The most comforting factor for us in EClerx is its Top Quality management and their track record in
Finding new Growth avenues and flawless execution of strategies. We believe that the company will
continue to add new Service lines and grow its business consistently. Company generates huge amounts of
Cash from its business and deployment has been good with Large Dividends + Meaningful Acquisitions.
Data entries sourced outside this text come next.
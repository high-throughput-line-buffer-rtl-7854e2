// line_buffer: one line buffer (LB) of the D-SWIM buffer.
//
// An LB holds one image line, stored pixel x at linear position x across
// NBRAM block RAMs: position p lives in BRAM (p / 8) % NBRAM, word
// p / (8 * NBRAM), byte p % 8. Each BRAM has its own addr_counter that
// supplies the write address, because a pixel block that starts in the
// middle of the LB width reaches the next word in the BRAMs it wraps into.
// The controller drives the per-BRAM write data, byte masks, write enables
// and counter increment/reset; all BRAMs are read at rd_addr, which the
// buffer takes from the counters of the LB being written. Read data appear
// one cycle after the address. Write addresses are brought out (wr_addr)
// for the address multiplexer.
module line_buffer #(
  parameter int unsigned NBRAM = 3,
  parameter int unsigned W     = 64,
  parameter int unsigned D     = 512,
  parameter int unsigned AW    = $clog2(D)
) (
  input  logic                        clk,
  input  logic                        rst_n,
  input  logic [NBRAM-1:0][W-1:0]     wr_data,
  input  logic [NBRAM-1:0][W/8-1:0]   wr_mask,
  input  logic [NBRAM-1:0]            wr_en,
  input  logic [NBRAM-1:0]            addr_inc,
  input  logic [NBRAM-1:0]            addr_rst,
  input  logic [NBRAM-1:0][AW-1:0]    rd_addr,
  output logic [NBRAM-1:0][W-1:0]     rd_data,
  output logic [NBRAM-1:0][AW-1:0]    wr_addr
);
  for (genvar b = 0; b < NBRAM; b++) begin : g_bram
    addr_counter #(.AW(AW)) u_cnt (
      .clk      (clk),
      .rst_n    (rst_n),
      .addr_inc (addr_inc[b]),
      .addr_rst (addr_rst[b]),
      .wr_addr  (wr_addr[b])
    );
    bram_sdp #(.W(W), .D(D), .AW(AW)) u_bram (
      .clk     (clk),
      .wr_en   (wr_en[b]),
      .wr_addr (wr_addr[b]),
      .wr_data (wr_data[b]),
      .wr_mask (wr_mask[b]),
      .rd_addr (rd_addr[b]),
      .rd_data (rd_data[b])
    );
  end
endmodule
There are few companies in Markets which give Investors such High Quality Management + Superior Return
Ratios + Decent Growth.
EClerx Ltd in spite of these advantages, is trading at around 8-9X its FY-14 Earnings estimates which is
cheap for a company whose ROE’s are as high as 50%. Company’s Strong Free Cash Flows along with a
decent Dividend Yield will limit the downside in the Stock. While the Near Term growth prospects looks
dull, the Long Term potential is getting stronger. We believe, Investors who are accumulating this stock at
current levels will reap Rich Rewards over the next few years.